Based on general experience, milder forms of cryoglobulinemia can be managed without immunosuppression. Combined antiviral therapy appears to be a logical choice, may target both the viral trigger and the downstream arm of autoimmunity[6] and can be usefully applied to control mild-to-moderate manifestations.[5] Some authors claim that a 1-year schedule is needed for cryoglobulinemic patients, regardless of the genotype that is involved.[28] There is some evidence that, at least for virus eradication, patients infected with genotypes 2 or 3, and who are male, white and with a normal BMI could benefit from a shorter therapy duration.

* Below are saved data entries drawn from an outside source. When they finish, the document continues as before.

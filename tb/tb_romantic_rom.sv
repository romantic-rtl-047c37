// tb_romantic_rom: end-to-end test of the ROM core in both control variants
// (FEET = 1 high-speed, FEET = 0 low-energy) on the example table, with
// randomly timed sources and sinks (tb_rom_env). Checks every output token
// against a software lookup of the table, and checks the control sequences:
// in the low-energy ROM the control signals must cycle exactly through
// In^e-, decodep_-, romp_-, decodep_+, romp_+, In^e+ (six transitions per
// access); in the high-speed ROM the input enable must at times return high
// while the previous output is still held (the extra place of slack), which
// the low-energy ROM must never do.
module tb_romantic_rom;
  import romantic_pkg::*;
  timeunit 1ns; timeprecision 1ps;

  localparam int NTOK = 60;

  logic rst_n;
  logic [EX_N_IN-1:0][MAX_RAILS-1:0]  in_d  [2];
  logic [EX_N_OUT-1:0][MAX_RAILS-1:0] out_d [2];
  logic [EX_N_OUT-1:0]                out_e [2];
  logic                               in_e  [2];
  int   e_checks [2], e_fail [2], e_dc [2];
  logic e_done [2];

  int checks = 0, failures = 0;
  int slack_events [2] = '{0, 0};

  for (genvar f = 0; f < 2; f++) begin : g_v
    romantic_rom #(.FEET(f == 0)) dut (
      .rst_n(rst_n), .in_d(in_d[f]), .in_e(in_e[f]), .out_d(out_d[f]), .out_e(out_e[f]));

    tb_rom_env #(
      .IN_VAL(EX_IN_VAL), .OUT_VAL(EX_OUT_VAL), .NTOK(NTOK)
    ) env (
      .rst_n(rst_n), .in_d(in_d[f]), .in_e({EX_N_IN{in_e[f]}}), .out_d(out_d[f]),
      .out_e(out_e[f]), .checks(e_checks[f]), .failures(e_fail[f]), .dc_tokens(e_dc[f]),
      .done(e_done[f]));

    // input enable returning high while an output token is still on the wires
    always @(posedge in_e[f]) if (rst_n && (|out_d[f])) slack_events[f]++;
  end

  // Low-energy control sequence monitor (instance 1 is FEET = 0).
  typedef enum int {IE_F, DP_F, RP_F, DP_R, RP_R, IE_R} le_ev_e;
  le_ev_e expect_ev = IE_F;
  int le_seq_err = 0, le_cycles = 0;
  logic le_ie, le_dp, le_rp;
  assign le_ie = g_v[1].dut.g_le.u_ctl.in_e;
  assign le_dp = g_v[1].dut.g_le.u_ctl.decodep_;
  assign le_rp = g_v[1].dut.g_le.u_ctl.romp_;

  task automatic le_event(input le_ev_e ev);
    if (!rst_n) return;
    if (ev != expect_ev) begin
      le_seq_err++;
      $display("ERROR: low-energy control event %s, expected %s", ev.name(), expect_ev.name());
    end
    if (ev == IE_F) le_cycles++;
    expect_ev = (ev == IE_R) ? IE_F : le_ev_e'(int'(ev) + 1);
  endtask

  always @(negedge le_ie) le_event(IE_F);
  always @(negedge le_dp) le_event(DP_F);
  always @(negedge le_rp) le_event(RP_F);
  always @(posedge le_dp) le_event(DP_R);
  always @(posedge le_rp) le_event(RP_R);
  always @(posedge le_ie) le_event(IE_R);

  initial begin
    rst_n = 1'b0;
    #20 rst_n = 1'b1;
    // first transitions after reset are decodep_+, romp_+, In^e+
    expect_ev = DP_R;
    wait (e_done[0] && e_done[1]);
    #20;
    for (int f = 0; f < 2; f++) begin
      checks += e_checks[f];
      failures += e_fail[f];
      checks++;
      if (e_checks[f] != NTOK * (2 * EX_N_OUT + EX_N_IN)) begin
        failures++;
        $display("ERROR: variant %0d produced %0d output tokens", f, e_checks[f]);
      end
    end
    checks++;
    if (le_seq_err != 0) failures++;
    checks++;
    if (le_cycles != NTOK) begin
      failures++;
      $display("ERROR: low-energy control made %0d cycles for %0d tokens", le_cycles, NTOK);
    end
    checks++;
    if (slack_events[0] == 0) begin
      failures++;
      $display("ERROR: high-speed ROM never accepted input while holding output");
    end
    checks++;
    if (slack_events[1] != 0) begin
      failures++;
      $display("ERROR: low-energy ROM accepted input while holding output");
    end
    $display("high-speed slack events %0d, low-energy cycles %0d, don't-care tokens %0d",
             slack_events[0], le_cycles, e_dc[0]);
    $display("TB_RESULT checks=%0d failures=%0d", checks, failures);
    $finish;
  end

  initial begin
    #200000;
    $display("ERROR: watchdog expired");
    $display("TB_RESULT checks=%0d failures=%0d", checks, failures + 1);
    $finish;
  end

endmodule
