// romantic_top: the QDI ROM in the setting its cycle-time figures assume,
// with a precharge half-buffer on every input and every output channel.
//
// Each input channel i enters through its own pchb_buffer (enable in_e[i]);
// the buffers all wait on the ROM's single shared input enable. Each ROM output
// channel j leaves through its own pchb_buffer, whose left enable is the
// ROM's individual output enable for channel j; out_e[j] is that buffer's right
// enable. The buffers give the ROM a well-behaved neighbour on every side and
// one extra place of slack per channel.
// Parameters and table format are those of romantic_rom; the default is the
// three-input, five-output example table in romantic_pkg with the high-speed
// (FEET = 1) control. Four-phase channels with active-high enables; rst_n
// active low, asynchronous. No clock.
module romantic_top
  import romantic_pkg::*;
#(
  parameter bit FEET  = 1'b1,
  parameter int N_IN  = EX_N_IN,
  parameter int N_OUT = EX_N_OUT,
  parameter int ROWS  = EX_ROWS,
  parameter int MAXW  = MAX_RAILS,
  parameter logic [0:N_IN-1][3:0]  IN_W  = EX_IN_W,
  parameter logic [0:N_OUT-1][3:0] OUT_W = EX_OUT_W,
  parameter logic [0:ROWS-1][0:N_IN-1][3:0]  IN_VAL  = EX_IN_VAL,
  parameter logic [0:ROWS-1][0:N_OUT-1][3:0] OUT_VAL = EX_OUT_VAL,
  parameter int MP = SERIES_P,
  parameter int MN = SERIES_N
) (
  input  logic                       rst_n,
  input  logic [N_IN-1:0][MAXW-1:0]  in_d,
  output logic [N_IN-1:0]            in_e,
  output logic [N_OUT-1:0][MAXW-1:0] out_d,
  input  logic [N_OUT-1:0]           out_e
);

  logic [N_IN-1:0][MAXW-1:0]  rom_in_d;
  logic                       rom_in_e;
  logic [N_OUT-1:0][MAXW-1:0] rom_out_d;
  logic [N_OUT-1:0]           rom_out_e;

  for (genvar i = 0; i < N_IN; i++) begin : g_ibuf
    pchb_buffer #(.N(MAXW)) u_buf (
      .rst_n(rst_n), .l_d(in_d[i]), .l_e(in_e[i]), .r_d(rom_in_d[i]), .r_e(rom_in_e));
  end

  romantic_rom #(
    .FEET(FEET), .N_IN(N_IN), .N_OUT(N_OUT), .ROWS(ROWS), .MAXW(MAXW),
    .IN_W(IN_W), .OUT_W(OUT_W), .IN_VAL(IN_VAL), .OUT_VAL(OUT_VAL), .MP(MP), .MN(MN)
  ) u_rom (
    .rst_n(rst_n), .in_d(rom_in_d), .in_e(rom_in_e), .out_d(rom_out_d), .out_e(rom_out_e));

  for (genvar j = 0; j < N_OUT; j++) begin : g_obuf
    pchb_buffer #(.N(MAXW)) u_buf (
      .rst_n(rst_n), .l_d(rom_out_d[j]), .l_e(rom_out_e[j]), .r_d(out_d[j]), .r_e(out_e[j]));
  end

endmodule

Questions do exist regarding the appropriate position of B-cell-depletion strategies in the treatment of MC. Rituximab has earned a definite role in the more severe cases ( Table 4 ). It could even be indicated as first-line therapy in life-threatening conditions or fulminant presentations, that is, peripheral necrosis of the extremities for which plasma exchange and immunosuppressive drugs were believed to be the only resource until 3 years ago.[3] Severe worsening of renal function, mononeuritis multiplex, extensive skin ulcers and distal necrosis are the main indications.[35,36,37]

Persistence of effects would appear to be time limited, with mean responses lasting 6-12 months. The '4-plus-2' protocol seems to favor a longer-lasting response.[37] Until recently, administering antiviral drugs after the critical phase was considered mandatory. However, on the basis of our own experience and on that of other authors,[35,36,39] it may actually be unnecessary in most cases. Due to the rarity of the disease, questions concerning the appropriate position and the best protocol, as well as safety and indications to retreatment, would be best addressed in multicenter trials. One such trial is currently ongoing and will involve a considerable number of Italian and French patients within the next few months.